The political difference between Israel/USA and the rest of the world rests on a disagreement about the basic principle at the basis of the negotiations. Even since before Oslo, the Palestinians and the global consensus have pushed for negotiations on the basis of international law, whereas Israel/USA have pushed for negotiations on the basis of “direct talks”, which means on the basis of the political power imbalance between a state and a resistance group politically tied to the commitment of ending resistance. Within the “direct negotiations” framework, the power imbalance is simply too extreme to come to a settlement which is acceptable to the Palestinian people – most would rather return to resistance rather than live in a non-viable state with no part of Jerusalem as its capital.

It’s easy to say that the the problem with the idea of compromise is it assumes that the stronger party is rational enough to give up some of its privilege to come to a settlement acceptable to both sides. Israeli society has been choosing against peace for years by electing governments more committed to counter-terrorism and colonization than to recognition of Palestinian rights and working towards creating a viable Palestinian state. The more difficult thing is to recognize the dishonesty in continuing to affirm a politics based on the lies told by entrenched elites, which no longer have the function of moving towards a two state settlement but are now mostly part of a game of maintaining their power.
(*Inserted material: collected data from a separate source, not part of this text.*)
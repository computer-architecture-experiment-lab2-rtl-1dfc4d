// isa_model: instruction-level reference model of the MIPS subset shared by
// both CPUs, for testbenches. It keeps its own registers and memory and
// executes one instruction per call of step(). Instruction and data memory
// are one array (m) or, for the pipelined CPU, two (m and d). Word addressing: the PC and
// memory addresses count words; branch target = PC + 1 + offset, jump
// target = {(PC+1)[31:26], index}. Each step reports the register write
// (if any, never to r0) and the memory write (if any).
package isa_model;

  class Model;
    logic [31:0] r [32];
    logic [31:0] m [];    // instruction memory (and data memory if unified)
    logic [31:0] d [];    // data memory when separate
    bit          split;
    logic [31:0] pc;
    int          depth;

    function new(int depth_words, logic [31:0] reset_pc, bit separate_data = 0);
      depth = depth_words;
      split = separate_data;
      m = new[depth];
      d = new[depth];
      foreach (m[i]) m[i] = '0;
      foreach (d[i]) d[i] = '0;
      foreach (r[i]) r[i] = '0;
      pc = reset_pc;
    endfunction

    // Execute one instruction. Returns its word; outputs describe writes.
    function logic [31:0] step(output bit rw, output logic [4:0] rd, output logic [31:0] rv,
                               output bit mw, output int ma, output logic [31:0] mv);
      logic [31:0] inst, a, b, sx, zx, res, pc1;
      logic [5:0]  op, fn;
      logic [4:0]  rs, rt, rdf, sa;
      inst = m[pc % depth];
      op = inst[31:26]; fn = inst[5:0];
      rs = inst[25:21]; rt = inst[20:16]; rdf = inst[15:11]; sa = inst[10:6];
      a = r[rs]; b = r[rt];
      sx = {{16{inst[15]}}, inst[15:0]};
      zx = {16'h0, inst[15:0]};
      pc1 = pc + 1;
      rw = 0; mw = 0; rd = 0; rv = 0; ma = 0; mv = 0; res = 0;
      case (op)
        6'h00: begin
          rw = 1; rd = rdf;
          case (fn)
            6'h20: res = a + b;
            6'h22: res = a - b;
            6'h24: res = a & b;
            6'h25: res = a | b;
            6'h27: res = ~(a | b);
            6'h00: res = b << sa;
            6'h02: res = b >> sa;
            6'h03: res = $unsigned($signed(b) >>> sa);
            default: rw = 0;
          endcase
          rv = res;
        end
        6'h08: begin rw = 1; rd = rt; rv = a + sx; end
        6'h0c: begin rw = 1; rd = rt; rv = a & zx; end
        6'h0d: begin rw = 1; rd = rt; rv = a | zx; end
        6'h23: begin rw = 1; rd = rt; rv = split ? d[(a + sx) % depth] : m[(a + sx) % depth]; end
        6'h2b: begin mw = 1; ma = int'((a + sx) % depth); mv = b; end
        6'h04: if (a == b) pc1 = pc + 1 + sx;
        6'h05: if (a != b) pc1 = pc + 1 + sx;
        6'h02: pc1 = {pc1[31:26], inst[25:0]};
        default: ;
      endcase
      if (rd == 0) rw = 0;
      if (rw) r[rd] = rv;
      if (mw) begin if (split) d[ma] = mv; else m[ma] = mv; end
      pc = pc1;
      return inst;
    endfunction
  endclass

  // Instruction encoders
  function automatic logic [31:0] enc_r(logic [5:0] fn, logic [4:0] rs, logic [4:0] rt,
                                        logic [4:0] rd, logic [4:0] sa = 0);
    return {6'h00, rs, rt, rd, sa, fn};
  endfunction
  function automatic logic [31:0] enc_i(logic [5:0] op, logic [4:0] rs, logic [4:0] rt,
                                        logic [15:0] imm);
    return {op, rs, rt, imm};
  endfunction
  function automatic logic [31:0] enc_j(logic [25:0] idx);
    return {6'h02, idx};
  endfunction

endpackage
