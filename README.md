# Direct-form FIR filter with a carry-select based MAC

Every tap of a direct-form FIR filter is a multiply-and-accumulate (MAC)
operation. The filter's speed and size therefore come down to one multiplier
and one adder, repeated. This design makes both from one adder, a
*modified square-root carry select adder (SQRT CSLA)*:

- it is the accumulation adder of every tap;
- it is the final adder of a *reduced complexity Wallace multiplier*.

The modified adder does not use the usual pair of ripple carry adders, or
the binary-to-excess-1 converter, to build the "carry in = 1" result.
Instead, each carry-select group computes two carry chains and selects
between them with one small AND-OR cell, `ab+c`. That cell is used everywhere
in the group.

The filter computes

    y(n) = sum_{k=0}^{N-1} C_k * x(n-k)

It has 8 taps by default. Samples and coefficients are unsigned 8 bits, and
each product is 16 bits. The output is 16 bits, with an overflow flag.

## Files

| file | module | what it is |
|---|---|---|
| `rtl/arith_pkg.sv` | package | elaboration-time functions: adder partition, Wallace reduction plan |
| `rtl/ab_plus_c.sv` | `ab_plus_c` | `x = a&b | c` carry cell |
| `rtl/half_adder.sv` | `half_adder` | half sum / generate |
| `rtl/full_adder.sv` | `full_adder` | 3:2 counter |
| `rtl/rca2.sv` | `rca2` | 2-bit ripple carry adder, bits [1:0] of the SQRT CSLA |
| `rtl/mod_csla_group.sv` | `mod_csla_group` | one modified carry-select group (W bits) |
| `rtl/mod_sqrt_csla.sv` | `mod_sqrt_csla` | 16-bit square-root carry select adder |
| `rtl/rc_wallace_mult.sv` | `rc_wallace_mult` | 8x8 reduced complexity Wallace multiplier |
| `rtl/mac_unit.sv` | `mac_unit` | `acc_out = acc_in + x*c` |
| `rtl/fir_direct.sv` | `fir_direct` | the filter, top level |

Each module has a self-checking testbench `tb/<module>_tb.sv`.

## The modified carry-select group

A group of W bits with operands `a`, `b` and group carry `cin` has five
parts. All of them are combinational.

| unit | per bit | equation |
|---|---|---|
| HSG, half sum generation | one half adder | `h[i] = a[i]^b[i]`, `g[i] = a[i]&b[i]` |
| CG0, carries if cin = 0 | `ab+c` cells, bits 1..W-1 | `c0[0] = g[0]`; `c0[i] = h[i]&c0[i-1] | g[i]` |
| CG1, carries if cin = 1 | `ab+c` cells, bits 1..W-1 | `c1[0] = h[0] | g[0]` (= a0|b0); `c1[i] = h[i]&c1[i-1] | g[i]` |
| CS, carry selection | one `ab+c` cell per bit | `c[i] = c1[i]&cin | c0[i]` |
| FSG, full sum generation | XOR | `s[0] = h[0]^cin`; `s[i] = h[i]^c[i-1]`; `cout = c[W-1]` |

The selection is a single AND-OR, not a multiplexer. It is exact because
`c0[i] = 1` always implies `c1[i] = 1`. Both carry chains depend only on `a`
and `b`. So when `cin` arrives late, every carry and sum bit of the group is
at most one `ab+c` cell plus one XOR away from it. For W = 4 this gives
3 + 3 chain cells, 4 selection cells, 4 half adders and 4 XORs.

## The 16-bit square-root partition

```
 [15:11]      [10:7]      [6:4]      [3:2]      [1:0]
 group 5 bit <- group 4 <- group 3 <- group 2 <- 2-bit RCA <- cin
 cout
```

Only the selection carries ripple from group to group, one `ab+c` cell per
group. Each group's two carry chains run in parallel with those of every
other group. A group's own chain delay grows with its width, and it has to
be ready by the time its carry in arrives. That is why the groups get wider
towards the top.

`mod_sqrt_csla` takes a `WIDTH` parameter, 16 by default. Other widths keep
the same rule: a 2-bit RCA, then groups of 2, 3, 4, 5, 6, ... bits, with the
last group cut short. `arith_pkg::csla_lo/csla_size/csla_ngroups` compute
the partition. Only the 16-bit case is the documented configuration.

## The reduced complexity Wallace multiplier

`rc_wallace_mult` computes `p = a * b`, unsigned, with `W = 8` by default. It
works in three steps.

1. **Partial products.** There are W² AND gates. Row `i` is `b & {W{a[i]}}`,
   shifted left by `i`, which gives the triangular dot matrix.
2. **Reduction.** Each stage splits the rows into groups of three. Each
   column of a group is then handled by how many bits it holds:
   - three bits go into a full adder; the sum goes to the group's sum row in
     the same column, and the carry goes to its carry row one column up;
   - one or two bits move to the next stage unchanged;
   - a pair is the exception. If the carry row's slot in that column is
     already taken by the carry from the column below, the pair cannot move
     on unchanged, and a half adder takes it instead.

   Rows left over after grouping (one or two) pass unchanged. Every group of
   three rows becomes two, so 8 rows go 8 → 6 → 4 → 3 → 2 in four stages.
   The 8x8 multiplier uses 38 full adders and 8 half adders.
3. **Final addition.** The two remaining 16-bit rows go into the 16-bit
   modified SQRT CSLA, with carry in 0.

The layout of each stage (which column of which group gets a full adder,
half adder or pass-through) is not written out by hand. The functions
`rcw_rows`, `rcw_mask`, `rcw_group_ops` and `rcw_op` in `arith_pkg` work it
out at elaboration. They replay the rule above on the valid-bit mask of
every row. The generate loops in `rc_wallace_mult` then place one cell per
column from the result, so any `W` gives a consistent netlist. The testbench
checks 4x4, 5x5 and 8x8 exhaustively. The carries out of the top column
cannot be 1, because the product fits in 2W bits, so they are left
unconnected.

## MAC unit and filter

`mac_unit` puts the multiplier in front of a `mod_sqrt_csla` of `ACC_W` = 16
bits:

    {acc_cout, acc_out} = acc_in + x*c

It holds no state.

`fir_direct` is the direct form:

- `x_in` is the current sample x(n);
- registers `xd[1..N-1]` form the z⁻¹ chain, holding x(n-1) .. x(n-N+1);
- tap k is a `mac_unit` that adds `coef[k] * x(n-k)` to the partial sum from
  tap k-1;
- tap 0 starts from zero, and the last tap's sum is `y`.

| port | dir | width | meaning |
|---|---|---|---|
| `clk` | in | 1 | rising-edge clock |
| `rst_n` | in | 1 | asynchronous, active low; clears the delay line |
| `en` | in | 1 | on a rising edge with `en` = 1 the delay line shifts in `x_in` |
| `x_in` | in | 8 | x(n) |
| `coef` | in | 8 × N_TAPS | C_0 .. C_{N-1}; may change at any time |
| `y` | out | 16 | y(n) mod 2¹⁶ |
| `ovf` | out | 1 | some accumulation adder carried out, so y has wrapped |

**Timing.** `y` is combinational from `x_in`, `coef` and the delay line, so
there is no output register. An impulse on `x_in` shows `C_0` at once and
`C_k` after k enabled clock edges. The critical path runs through one
multiplier and N_TAPS chained 16-bit adders. Nothing is pipelined.

**Parameters.**

| parameter | default | notes |
|---|---|---|
| `N_TAPS` | 8 | |
| `W` | 8 | sample and coefficient width |
| `ACC_W` | 16 | must be ≥ 2W; an assertion checks this |

The coefficients are ports rather than constants because the multipliers
are general-purpose.

## What is taken from the design and what is chosen here

These follow the original architecture:

- the `ab+c` cell;
- the HSG / CG0 / CG1 / CS / FSG structure of a 4-bit group;
- the 16-bit partition [1:0] RCA, [3:2], [6:4], [10:7], [15:11];
- AND-gate partial products reduced in three-row groups with full adders,
  single bits and pairs passed on, and four stages for 8 rows;
- the modified SQRT CSLA as the multiplier's final adder and as the
  accumulation adder;
- the direct-form filter with 8-bit coefficients and 16-bit products.

These are this implementation's own choices:

- **Half adders.** They are placed only where a passed pair meets an
  occupied carry slot. The original says only that few half adders are used.
- **Extension to W ≠ 4.** Group widths other than 4 repeat the same bit
  slice. The reduction plan is computed for any multiplier width.
- **Filter details:**
  - unsigned arithmetic;
  - 8 taps;
  - an 8-bit sample width, inferred from the 16-bit product;
  - a 16-bit accumulation chain that wraps, with an `ovf` flag, because no
    wider adder is specified;
  - the sample enable;
  - the asynchronous reset;
  - no output register.
- **Comparison baselines are not included.** These are the BEC-based
  carry-select adder and the Wallace multiplier with a modified carry-save
  final adder.
- **Results are not reproduced.** The published area, delay and power
  figures (slices, LUTs, ns, mW on an FPGA) are not reproduced here.

## Verification

Each testbench prints `TB_RESULT checks=N failures=M`, and each has a
watchdog. They check:

- the `ab+c` cell, half adder, full adder and 2-bit RCA: exhaustive;
- `mod_csla_group`: widths 2, 3, 4 and 5, exhaustive;
- `mod_sqrt_csla`: 16 bits and 13 bits, with directed carry-ripple cases
  and 20 000 random vectors;
- `rc_wallace_mult`: 8x8 (all 65 536 pairs), 4x4 and 5x5, plus the row count
  of every stage;
- `mac_unit`: corner cases around 2¹⁶ and 20 000 random vectors;
- `fir_direct`, at its default size, against an integer model:
  - the impulse response and the delay of each tap;
  - small in-range data and full-range data with overflow;
  - the enable held low;
  - coefficients changed mid-stream;
  - reset mid-stream.

  The testbench counts each of these and fails if one never happened.

Run a testbench with plain Verilator, for example:

```
verilator --binary --timing --assert -Irtl -Itb -y rtl \
    rtl/arith_pkg.sv tb/fir_direct_tb.sv --top-module fir_direct_tb
./obj_dir/Vfir_direct_tb
```

Lint a module with
`verilator --lint-only -Wall -Irtl -y rtl rtl/arith_pkg.sv rtl/<module>.sv`.
The remaining lint warnings are about unused bits: the top-column carries
and row bits above the matrix in the multiplier, and the final adder's
carry out.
The radical position to take today is to recognize that the Palestinian people are no longer represented by the leadership of the Palestinian Revolution – Oslo has gutted the PLO and has disenfranchised most Palestinians. Any two state solution based on the current elites will merely be an entrenchment and humanization of the occupation, with nothing for the refugees and nothing for the million Palestinians who have Israeli citizenship. However, the radical insight is not this but the recognition that Israeli society can no longer be considered a potential party in peace negotiations, but a racist, colonial people who have overwhelmingly chosen apartheid over peace by ramping up settlements and destroying the viability of a Palestinian state.

I think a more productive role that solidarity activists can take today is to ally not with the corrupt Palestinian leadership who continues to be committed to a solution systematically undermined by Israeli unilateral actions, but with the Palestinian diaspora against the intransigence, corruption and the lack of genuine political leadership on both sides. Rather than striving to create another Lebanon in Palestine, the time has come for the youth to embrace a future free of the quick equivocation between religion and nationality, but instead to recognize nationality as something only of worth insofar as it is liberating, and once national freedom is achieved to move forward to the next liberation. As a Palestinian poet I recently saw declared, “I would burn this flag and my keffiyeh if my people were not burning”.

Such a political program based on liberation rather than essentialized communities already has a historical figuration in the Israeli-Palestinian conflict: it was taken up by Fatah and the Marxist factions in the late 60s and early 70s as they created alliances with anti-colonial third world liberation movements all around the world. And they developed quite a sophisticated analysis of how to persuade Israeli jews to join them in their struggle against the ethnic nationalism of the Israeli state. This program can be read about in this early 70s publication by the General Union of Palestinian Students in Kuwait.

Unfortunately, the PLO never lived up to its highest ideals and over time resentment and eventually religious nationalism won the day. This doesn’t mean a return to anti-racist politics is impossible, however, especially if led by the youth on both sides. Equality, religious freedom, and indigenous rights have a lot to offer to Palestinians. And all that Israelis are asked to give up is religious and colonial privilege. The principle of de-colonization, led by the youth, and supported by a non-violent resistance campaign around the world can give force to ideals worth fighting for in Israel/Palestine today. And while Israel has hardly been a light unto the nations, its decolonization could serve as a shining example of historical justice that could help open the way for the decolonization of other places around the world where European settlers continue to deny their role in the disenfranchisement of indigenous peoples.



  1. I’m quite confident, if left to their own devices, that Palestinians and Israelis could coexist. Unfortunately, the political elite are never going to let that happen. The real question is how can people come together in spite of the political elite. As I’ve always contended, peace was never the objective of peace talks – chaos was.


    1. I don’t agree with the idea of dismissing political leadership, as fashionable as it is today. If people are organized, there will always be leaders – the problem is how to have good leaders, and how to embody good values in institutions and revolutionary movements. The creation of Palestinian Student Movements are an inspiring example of this.

      I also think it’s pessimistic to a point of fault to argue that “chaos” was the goal of peace talks. Chaos is no one’s goal, unless you believe the “war on terror” discourse. The goal of the talks from the Palestinian point of view was a two-state settlement, and from the Israeli point of view the goal was the legitimization of the occupation and the expansion of settlements. The intifada was organized, but its goal was not chaos but to change the balance of power so Israel would agree to an acceptable political settlement.